In future, evaluating a domain-specific TimeNet-like model for clinical time series (e.g., trained only on MIMIC-III database) will be interesting. Also, transferability and generalization capability of RNNs trained simultaneously on diverse tasks (such as length of stay, mortality prediction, and phenotyping [9, 32]) to new tasks is an interesting future direction.

Appendix: Multi-layered RNN with Gated Recurrent Units

A gated recurrent unit (GRU) [5] consists of an update gate and a reset gate that control the flow of information by manipulating the hidden state of the unit as in Equation (7).

In an RNN with L hidden layers, the reset gate is used to compute a proposed value ${\tilde{\mathbf{z}}}_t^l$ for the hidden state ${\mathbf{z}}_t^l$ at time t for the l-th hidden layer by using the hidden state ${\mathbf{z}}_{t-1}^l$ and the hidden state ${\mathbf{z}}_t^{l-1}$ of the units in the lower hidden layer at time t. The update gate decides as to what fractions of previous hidden state and proposed hidden state to use to obtain the updated hidden state at time t. In turn, the values of the reset gate and update gate themselves depend on the ${\mathbf{z}}_{t-1}^l$ and ${\mathbf{z}}_t^{l-1}$

We use dropout variant for RNNs as proposed in [26] for regularization such that dropout is applied only to the non-recurrent connections, ensuring information flow across time steps.

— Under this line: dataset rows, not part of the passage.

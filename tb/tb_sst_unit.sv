// tb_sst_unit: random information bits are encoded by a reference encoder,
// given random soft values and random hard errors, and fed with random idle
// cycles.  One clock later y must equal r with every soft value inverted
// whose re-encoded bit is 1, where the re-encoded bits come from a reference
// pre-decoder (inverse taps A: 1,2,3,4; B: 1,2,3,4,5; C: 0,1,2,5) and a
// reference encoder; i must equal the reference pre-decoded bits.  On
// error-free stretches the hard decisions of y must all be 0.
module tb_sst_unit;
  import vd_pkg::sym_t;
  logic clk = 0, rst_n = 0, in_valid = 0;
  sym_t [1:0] r = '0, y;
  logic y_valid;
  logic [1:0] i;
  int checks = 0, failures = 0;
  sst_unit dut (.*);
  always #5 clk = ~clk;

  int tA[5] = '{0,2,3,5,6}, tB[5] = '{0,1,2,4,6}, tC[5] = '{0,1,2,3,6};
  int sA[4] = '{1,2,3,4}, sB[5] = '{1,2,3,4,5}, sC[4] = '{0,1,2,5};
  function automatic bit par5(bit [6:0] x, int t[5]);
    bit q = 0; foreach (t[k]) q ^= x[t[k]]; return q;
  endfunction
  function automatic bit par4(bit [6:0] x, int t[4]);
    bit q = 0; foreach (t[k]) q ^= x[t[k]]; return q;
  endfunction

  bit [6:0] tx = '0, ha = '0, hb = '0, hc = '0, rx = '0;
  sym_t [1:0] ey;
  logic [1:0] ei;
  logic       ev = 0;
  int         n_clean_nz = 0;

  initial begin
    repeat (2) @(negedge clk);
    rst_n = 1;
    for (int n = 0; n < 1500; n++) begin
      bit noisy;
      bit [6:0] s_tx, s_ha, s_hb, s_hc, s_rx;
      @(negedge clk);
      s_tx = tx; s_ha = ha; s_hb = hb; s_hc = hc; s_rx = rx;
      // check the previous cycle's registered result
      checks++;
      if (y_valid !== ev || (ev && (y !== ey || i !== ei))) begin
        failures++;
        if (failures < 5) $display("ERROR: n=%0d y %h exp %h, i %b exp %b, v %b exp %b", n, y, ey, i, ei, y_valid, ev);
      end
      in_valid = 1'($urandom_range(0, 4) != 0);
      noisy = (n % 300) >= 150;
      ev = in_valid;
      for (int k = 0; k < 2; k++) begin
        bit u, a, b, c, ip, za, zb, zc;
        u = 1'($urandom);
        tx = {tx[5:0], u};
        a = par5(tx, tA); b = par5(tx, tB); c = par5(tx, tC);
        r[k][2] = a ? 3'(7 - $urandom_range(0, 3)) : 3'($urandom_range(0, 3));
        r[k][1] = b ? 3'(7 - $urandom_range(0, 3)) : 3'($urandom_range(0, 3));
        r[k][0] = c ? 3'(7 - $urandom_range(0, 3)) : 3'($urandom_range(0, 3));
        if (noisy && $urandom_range(0, 9) == 0) r[k][$urandom_range(0, 2)] ^= 3'b111;
        ha = {ha[5:0], r[k][2][2]}; hb = {hb[5:0], r[k][1][2]}; hc = {hc[5:0], r[k][0][2]};
        ip = par4(ha, sA) ^ par5(hb, sB) ^ par4(hc, sC);
        rx = {rx[5:0], ip};
        za = par5(rx, tA); zb = par5(rx, tB); zc = par5(rx, tC);
        ey[k][2] = r[k][2] ^ {3{za}}; ey[k][1] = r[k][1] ^ {3{zb}}; ey[k][0] = r[k][0] ^ {3{zc}};
        ei[k] = ip;
        if (!noisy && in_valid && (n % 300) >= 10 && (ey[k][2][2] | ey[k][1][2] | ey[k][0][2])) n_clean_nz++;
      end
      // symbols offered on an idle cycle are not taken: restore the histories
      if (!in_valid) begin
        tx = s_tx; ha = s_ha; hb = s_hb; hc = s_hc; rx = s_rx;
      end
    end
    checks++;
    if (n_clean_nz != 0) begin failures++; $display("ERROR: SST output not zero on clean input"); end
    $display("TB_RESULT checks=%0d failures=%0d", checks, failures);
    $finish;
  end
  initial begin
    repeat (10000) @(posedge clk);
    failures++; $display("TB_RESULT checks=%0d failures=%0d", checks, failures); $finish;
  end
endmodule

The time series goes through the following transformations iteratively for t = 1 through T, where T is length of the time series:

$$\begin{array}{rcl}\text{resetgate}:{\mathbf{r}}_t^l& =& \sigma ({\mathbf{W}}_r^l\cdot \mathbf{D}({\mathbf{z}}_t^{l-1}),{\mathbf{z}}_{t-1}^l])\\ \text{updategate}:{\mathbf{u}}_t^l& =& \sigma ({\mathbf{W}}_u^l\cdot [\mathbf{D}\left({\mathbf{z}}_t^{l-1}\right),{\mathbf{z}}_{t-1}^l\left]\right)\\ \text{proposedstate}:{\tilde{\mathbf{z}}}_t^l& =& tanh({\mathbf{W}}_p^l\cdot [\mathbf{D}\left({\mathbf{z}}_t^{l-1}\right),{\mathbf{r}}_t\odot {\mathbf{z}}_{t-1}^l\left]\right)\\ \text{hiddenstate}:{\mathbf{z}}_t^l& =& (1-{\mathbf{u}}_t^l)\odot {\mathbf{z}}_{t-1}^l+{\mathbf{u}}_t^l\odot {\tilde{\mathbf{z}}}_t^l\end{array}$$ 7

where ⊙ is Hadamard product, [a, b] is concatenation of vectors a and b, D(⋅) is dropout operator that randomly sets the dimensions of its argument to zero with probability equal to dropout rate, and ${\mathbf{z}}_t^0$ equals the input at time t. W_r, W_u, and W_p are weight matrices of appropriate dimensions s.t. ${\mathbf{r}}_t^l,{\mathbf{u}}_t^l,{\tilde{\mathbf{z}}}_t^l$, and ${\mathbf{z}}_t^l$ are vectors in ${\mathbf{R}}^{c^l}$, where c^l is the number of units in layer l. The sigmoid (σ) and tanh activation functions are applied element-wise.

Compliance with Ethical Standards

Conflict of Interest

The authors declare that they have no conflict of interest.